MiniBooNE Probes the Nucleus with Muon Neutrinos

Scientists working on the MiniBooNE experiment at Fermi National Accelerator Laboratory (CSA CSM) report that they were able to identify exactly-known-energy muon neutrinos hitting the atoms at the heart of the particle detector. The result, published in Physical Review Letters, eliminates a major source of uncertainty when testing theoretical models of neutrino interactions and neutrino oscillations, according to the team.

“The issue of neutrino energy is so important,” says Joshua Spitz, assistant professor at the University of Michigan and co-leader of the team that made the discovery, along with Joseph Grange at Argonne National Laboratory (CSA CSM). “It is extraordinarily rare to know the energy of a neutrino and how much energy it transfers to the target atom. For neutrino-based studies of nuclei, this is the first time it has been achieved.”

The tiny particles known as neutrinos are an excellent tool to study the inner workings of atomic nuclei. Unlike electrons or protons, neutrinos have no electric charge, and they interact with an atom’s core only via the weak nuclear force. It makes them a unique tool for probing the building blocks of matter. But the challenge is that neutrinos are hard to produce and detect, and it is very difficult to determine the energy that a neutrino has when it hits an atom. To learn more about nuclei, physicists shoot particles at atoms and measure how they collide and scatter. If the energy of a particle is sufficiently large, a nucleus hit by the particle can break apart and reveal information about the subatomic forces that bind the nucleus together.

To get the most accurate measurements, scientists need to know the exact energy of the particle breaking up the atom. That, however, is almost never possible when doing experiments with neutrinos.

Like other muon neutrino experiments, MiniBooNE uses a beam that comprises muon neutrinos with a range of energies. Since neutrinos have no electric charge, scientists have no “filter” that allows them to select neutrinos with a specific energy. MiniBooNE scientists, however, came up with a clever way to identify the energy of a subset of the muon neutrinos hitting their detector. The team realized that the experiment receives some muon neutrinos that have the exact energy of 236 million electronvolts (MeV). These neutrinos stem from the decay of kaons at rest about 86 meters from the MiniBooNE detector emerging from the aluminum core of the particle absorber of the NuMI beamline that built for other experiments at Fermilab.

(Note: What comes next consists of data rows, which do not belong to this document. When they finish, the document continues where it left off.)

// tb_pr_region_wrapper: self-checking test of the PR region wrapper.
// Region A wraps a 64-bit behavioural module (each lane XORed with a key
// written over the control port): 32-bit packets of random length go in
// with random gaps and come out transformed, in order, with tlast intact,
// and the module sees half as many (64-bit) beats. Region B is built with
// neither interface: its stream input is accepted and dropped, its output
// stays idle, and control accesses complete with DECERR.
// Tie-off of unused interfaces and 32/64-bit conversion follow the
// framework; how the tie-offs answer is this design's own.
module tb_pr_region_wrapper;
  import zypr_pkg::*;
  timeunit 1ns; timeprecision 1ps;

  int checks = 0, failures = 0;
  logic clk = 0, rst_n = 1;
  initial #1 rst_n = 0;
  always #5 clk = ~clk;

  task automatic check(input bit ok, input string what);
    checks++;
    if (!ok) begin failures++; $display("FAIL: %s", what); end
  endtask

  // region A
  axil_req_t req, rm_req; axil_rsp_t rsp, rm_rsp;
  axis_t s_axis, m_axis; logic s_tready, m_tready;
  logic [63:0] i_d, o_d; logic [7:0] i_k, o_k; logic i_l, i_v, i_r, o_l, o_v, o_r;
  axil_bfm bfm (.clk, .req, .rsp);
  pr_region_wrapper #(.RM_AXIS_W(64)) dut (
    .clk, .rst_n, .s_axil_req(req), .s_axil_rsp(rsp),
    .s_axis, .s_axis_tready(s_tready), .m_axis, .m_axis_tready(m_tready),
    .rm_axil_req(rm_req), .rm_axil_rsp(rm_rsp),
    .rm_in_tdata(i_d), .rm_in_tkeep(i_k), .rm_in_tlast(i_l), .rm_in_tvalid(i_v), .rm_in_tready(i_r),
    .rm_out_tdata(o_d), .rm_out_tkeep(o_k), .rm_out_tlast(o_l), .rm_out_tvalid(o_v), .rm_out_tready(o_r));
  rm_model #(.W(64)) rm (
    .clk, .rst_n, .variant(1'b0), .axil_req(rm_req), .axil_rsp(rm_rsp),
    .in_tdata(i_d), .in_tkeep(i_k), .in_tlast(i_l), .in_tvalid(i_v), .in_tready(i_r),
    .out_tdata(o_d), .out_tkeep(o_k), .out_tlast(o_l), .out_tvalid(o_v), .out_tready(o_r));

  // region B: nothing inside
  axil_req_t req2, rm_req2; axil_rsp_t rsp2;
  axis_t s_axis2, m_axis2; logic s_tready2;
  logic [63:0] i_d2; logic [7:0] i_k2; logic i_l2, i_v2, o_r2;
  axil_bfm bfm2 (.clk, .req(req2), .rsp(rsp2));
  pr_region_wrapper #(.RM_AXIS_W(64), .HAS_AXIS(1'b0), .HAS_AXIL(1'b0)) dut2 (
    .clk, .rst_n, .s_axil_req(req2), .s_axil_rsp(rsp2),
    .s_axis(s_axis2), .s_axis_tready(s_tready2), .m_axis(m_axis2), .m_axis_tready(1'b1),
    .rm_axil_req(rm_req2), .rm_axil_rsp('0),
    .rm_in_tdata(i_d2), .rm_in_tkeep(i_k2), .rm_in_tlast(i_l2), .rm_in_tvalid(i_v2), .rm_in_tready(1'b1),
    .rm_out_tdata('0), .rm_out_tkeep('0), .rm_out_tlast(1'b0), .rm_out_tvalid(1'b1), .rm_out_tready(o_r2));

  typedef struct { logic [31:0] d; logic last; } beat_t;
  beat_t q [$];
  logic [31:0] key = 32'h5A5A_0F0F;
  int n_in = 0, n_out = 0, n_rm = 0, n_b_out = 0;

  always @(posedge clk) begin
    m_tready <= ($urandom_range(3) != 0);
    if (i_v && i_r) n_rm++;
    if (m_axis2.tvalid) n_b_out++;
    if (m_axis.tvalid && m_tready) begin
      n_out++;
      if (q.size() == 0) begin failures++; $display("FAIL: unexpected beat"); end
      else begin
        automatic beat_t e = q.pop_front();
        checks++;
        if (m_axis.tdata != (e.d ^ key) || m_axis.tlast != e.last || m_axis.tkeep != 4'hF) begin
          failures++; $display("FAIL: out %h/%b expected %h/%b", m_axis.tdata, m_axis.tlast, e.d ^ key, e.last);
        end
      end
    end
  end

  initial begin
    #500000;
    failures++;
    $display("watchdog expired");
    $display("TB_RESULT checks=%0d failures=%0d", checks, failures);
    $finish;
  end

  logic [1:0] resp; logic [31:0] d;
  int even_words = 0;
  initial begin
    s_axis = '0; s_axis2 = '0; m_tready = 0;
    repeat (3) @(negedge clk);
    rst_n = 1;
    bfm.write(32'h0, key, resp);
    bfm.read(32'h0, d, resp);
    check(resp == RESP_OKAY && d == key, "control port reaches the module");
    for (int p = 0; p < 60; p++) begin
      automatic int len = 2 * $urandom_range(1, 6);   // even lengths: no half-filled wide beats
      for (int i = 0; i < len; i++) begin
        beat_t b;
        b.d = $urandom; b.last = (i == len - 1);
        @(negedge clk);
        while ($urandom_range(3) == 0) begin s_axis.tvalid = 0; @(negedge clk); end
        s_axis.tvalid = 1; s_axis.tdata = b.d; s_axis.tkeep = 4'hF; s_axis.tlast = b.last;
        #1;
        while (!s_tready) begin @(negedge clk); #1; end
        q.push_back(b);
        n_in++;
      end
    end
    @(negedge clk);
    s_axis.tvalid = 0;
    repeat (100) @(negedge clk);
    check(q.size() == 0 && n_out == n_in, $sformatf("all %0d words returned (%0d)", n_in, n_out));
    check(n_rm * 2 == n_in, $sformatf("module saw %0d 64-bit beats for %0d words", n_rm, n_in));
    bfm.read(32'h4, d, resp);
    check(d == 32'(n_rm), "module beat counter over the control port");

    // region B
    s_axis2.tvalid = 1; s_axis2.tdata = 32'h1234; s_axis2.tkeep = 4'hF; s_axis2.tlast = 1;
    @(negedge clk); #1;
    check(s_tready2 == 1'b1, "unused stream input accepted");
    @(negedge clk);
    s_axis2.tvalid = 0;
    repeat (5) @(negedge clk);
    check(n_b_out == 0 && !i_v2, "unused stream output idle, nothing reaches the module");
    bfm2.write(32'h0, 32'h1, resp);
    check(resp == RESP_DECERR, "unused control port answers DECERR on write");
    bfm2.read(32'h0, d, resp);
    check(resp == RESP_DECERR, "unused control port answers DECERR on read");
    $display("TB_RESULT checks=%0d failures=%0d", checks, failures);
    $finish;
  end
endmodule
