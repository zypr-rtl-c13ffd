// zypr_shell: static programmable-logic shell of a partially reconfigurable
// Zynq / Zynq UltraScale+ system, as generated for a set of PR regions.
//
// The processor reaches everything through one AXI4-Lite MMIO port that an
// address router splits into windows: the stream switch (slot 0), the ICAP
// PR controller (slot 1) and the control port of PR region r (slot 2 + r),
// each 2**SLOT_BITS bytes from BASE_ADDR. One DMA engine in the processor
// system is shared by reconfiguration and by the accelerators: its memory-
// to-PL stream (s_dma) and PL-to-memory stream (m_dma) enter a software-
// routed AXI-Stream switch. Routing the DMA stream to the ICAP sink loads a
// partial bitstream at one 32-bit word per clock; routing it to a region
// sends data to an accelerator; routing one region's output to the next
// region's input chains accelerators inside the PL, first region fed by the
// DMA (or by the external stream input s_ext from a PL peripheral) and last
// region returning to the DMA (or to m_ext). ICAP readback data are a
// switch source as well. Each region sits in a wrapper that gives the shell
// the same 32-bit stream and AXI4-Lite interface whatever the loaded module
// uses; the module itself is reconfigured at run time and is outside this
// netlist, so its ports (rm_*) are ports of the shell, as are the ICAP
// primitive's.
//
// Switch endpoints: sources 0 DMA MM2S, 1 ICAP readback, 2 external input,
// 3 + r region r output; sinks 0 DMA S2MM, 1 ICAP, 2 external output,
// 3 + r region r input. One clock (200 MHz on the UltraScale+ part, where
// the ICAPE3 runs at that rate; 100 MHz with ICAPE2) drives the whole shell.
//
// The structure (shared DMA, software-controlled stream switch, ICAP
// controller, per-region wrappers, chaining, external stream IO, one to
// four regions, 32-bit buses, three regions as in the image-processing
// example) follows the framework this shell belongs to; the address map,
// the endpoint numbering and the single clock are this design's choices.
module zypr_shell
  import zypr_pkg::*;
#(
  parameter int unsigned N_REGIONS       = 3,
  parameter int unsigned REGION_AXIS_W [4] = '{32, 32, 32, 32},
  parameter logic [3:0]  REGION_HAS_AXIS = 4'hF,
  parameter logic [3:0]  REGION_HAS_AXIL = 4'hF,
  parameter int unsigned ICAP_TYPE       = 3,
  parameter logic [31:0] BASE_ADDR       = 32'hA000_0000,
  parameter int unsigned SLOT_BITS       = 16,
  parameter int unsigned RM_MAX_W        = 64
) (
  input  logic        clk,
  input  logic        rst_n,
  // processor MMIO
  input  axil_req_t   s_axil_req,
  output axil_rsp_t   s_axil_rsp,
  // shared DMA
  input  axis_t       s_dma,
  output logic        s_dma_tready,
  output axis_t       m_dma,
  input  logic        m_dma_tready,
  // external PL stream peripheral
  input  axis_t       s_ext,
  output logic        s_ext_tready,
  output axis_t       m_ext,
  input  logic        m_ext_tready,
  // PR controller interrupt
  output logic        icap_irq,
  // ICAP primitive
  output logic        icap_csib,
  output logic        icap_rdwrb,
  output logic [31:0] icap_i,
  input  logic [31:0] icap_o,
  input  logic        icap_avail,
  input  logic        icap_prdone,
  input  logic        icap_prerror,
  // reconfigurable modules, one set per region
  output axil_req_t                 rm_axil_req   [N_REGIONS],
  input  axil_rsp_t                 rm_axil_rsp   [N_REGIONS],
  output logic [RM_MAX_W-1:0]       rm_in_tdata   [N_REGIONS],
  output logic [RM_MAX_W/8-1:0]     rm_in_tkeep   [N_REGIONS],
  output logic                      rm_in_tlast   [N_REGIONS],
  output logic                      rm_in_tvalid  [N_REGIONS],
  input  logic                      rm_in_tready  [N_REGIONS],
  input  logic [RM_MAX_W-1:0]       rm_out_tdata  [N_REGIONS],
  input  logic [RM_MAX_W/8-1:0]     rm_out_tkeep  [N_REGIONS],
  input  logic                      rm_out_tlast  [N_REGIONS],
  input  logic                      rm_out_tvalid [N_REGIONS],
  output logic                      rm_out_tready [N_REGIONS]
);

  localparam int unsigned NP    = FIRST_REGION + N_REGIONS;
  localparam int unsigned N_SLV = 2 + N_REGIONS;

  initial begin
    assert (N_REGIONS >= 1 && N_REGIONS <= 4) else $error("one to four PR regions");
  end

  // ---------------------------------------------------------------- MMIO
  axil_req_t slv_req [N_SLV];
  axil_rsp_t slv_rsp [N_SLV];

  axil_interconnect #(.N_SLV(N_SLV), .BASE_ADDR(BASE_ADDR), .SLOT_BITS(SLOT_BITS)) u_mmio (
    .clk, .rst_n, .s_req(s_axil_req), .s_rsp(s_axil_rsp), .m_req(slv_req), .m_rsp(slv_rsp));

  // -------------------------------------------------------------- switch
  axis_t src      [NP];
  logic  src_rdy  [NP];
  axis_t snk      [NP];
  logic  snk_rdy  [NP];

  axis_switch #(.N_SRC(NP), .N_SNK(NP)) u_switch (
    .clk, .rst_n, .s_axil_req(slv_req[0]), .s_axil_rsp(slv_rsp[0]),
    .s_axis(src), .s_axis_tready(src_rdy), .m_axis(snk), .m_axis_tready(snk_rdy));

  assign src[SRC_DMA]     = s_dma;
  assign s_dma_tready     = src_rdy[SRC_DMA];
  assign src[SRC_EXT]     = s_ext;
  assign s_ext_tready     = src_rdy[SRC_EXT];
  assign m_dma            = snk[SNK_DMA];
  assign snk_rdy[SNK_DMA] = m_dma_tready;
  assign m_ext            = snk[SNK_EXT];
  assign snk_rdy[SNK_EXT] = m_ext_tready;

  // -------------------------------------------------------- PR controller
  icap_ctrl #(.ICAP_TYPE(ICAP_TYPE)) u_icap (
    .clk, .rst_n, .s_axil_req(slv_req[1]), .s_axil_rsp(slv_rsp[1]), .irq(icap_irq),
    .s_axis(snk[SNK_ICAP]), .s_axis_tready(snk_rdy[SNK_ICAP]),
    .m_axis(src[SRC_ICAP_RD]), .m_axis_tready(src_rdy[SRC_ICAP_RD]),
    .icap_csib, .icap_rdwrb, .icap_i, .icap_o, .icap_avail, .icap_prdone, .icap_prerror);

  // ------------------------------------------------------------ PR regions
  for (genvar r = 0; r < N_REGIONS; r++) begin : g_region
    localparam int unsigned W = REGION_AXIS_W[r];
    logic [W-1:0]   in_d;
    logic [W/8-1:0] in_k;

    pr_region_wrapper #(
      .RM_AXIS_W(W), .HAS_AXIS(REGION_HAS_AXIS[r]), .HAS_AXIL(REGION_HAS_AXIL[r])
    ) u_wrap (
      .clk, .rst_n,
      .s_axil_req(slv_req[2+r]), .s_axil_rsp(slv_rsp[2+r]),
      .s_axis(snk[FIRST_REGION+r]), .s_axis_tready(snk_rdy[FIRST_REGION+r]),
      .m_axis(src[FIRST_REGION+r]), .m_axis_tready(src_rdy[FIRST_REGION+r]),
      .rm_axil_req(rm_axil_req[r]), .rm_axil_rsp(rm_axil_rsp[r]),
      .rm_in_tdata(in_d), .rm_in_tkeep(in_k), .rm_in_tlast(rm_in_tlast[r]),
      .rm_in_tvalid(rm_in_tvalid[r]), .rm_in_tready(rm_in_tready[r]),
      .rm_out_tdata(rm_out_tdata[r][W-1:0]), .rm_out_tkeep(rm_out_tkeep[r][W/8-1:0]),
      .rm_out_tlast(rm_out_tlast[r]), .rm_out_tvalid(rm_out_tvalid[r]),
      .rm_out_tready(rm_out_tready[r]));

    assign rm_in_tdata[r] = RM_MAX_W'(in_d);
    assign rm_in_tkeep[r] = (RM_MAX_W/8)'(in_k);
  end

endmodule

Energetic kaons decay into muon neutrinos with a range of energies. The trick is to identify muon neutrinos that emerge from the decay of kaons at rest. Conservation of energy and momentum then require that all muon neutrinos emerging from the kaon-at-rest decay have to have exactly the energy of 236 MeV.

“It is not often in neutrino physics that you know the energy of the incoming neutrino,” says MiniBooNE co-spokesperson Richard Van De Water of Los Alamos National Laboratory. “With the first observation by MiniBooNE of monoenergetic muon neutrinos from kaon decay, we can study the charged current interactions with a known probe that enable theorists to improve their cross section models. This is important work for the future short- and long-baseline neutrino programs at Fermilab.”

The analysis was conducted with data collected from 2009 to 2011. “The result is notable,” says Rex Tayloe, co-spokesperson of the MiniBooNE collaboration and professor of physics at Indiana University Bloomington. “We were able to extract this result because of the well-understood MiniBooNE detector and our previous careful studies of neutrino interactions over 15 years of data collection.”

Spitz and his colleagues already are working on the next monoenergetic neutrino result. A second neutrino detector located near MiniBooNE, called MicroBooNE, also receives muon neutrinos from the NuMI absorber, 102 meters away. Since MicroBooNE uses liquid-argon technology to record neutrino interactions, Spitz is optimistic that the MicroBooNE data will provide even more information.

“MicroBooNE will provide more precise measurements of this known-energy neutrino,” he says. “The results will be extremely valuable for future neutrino oscillation experiments.”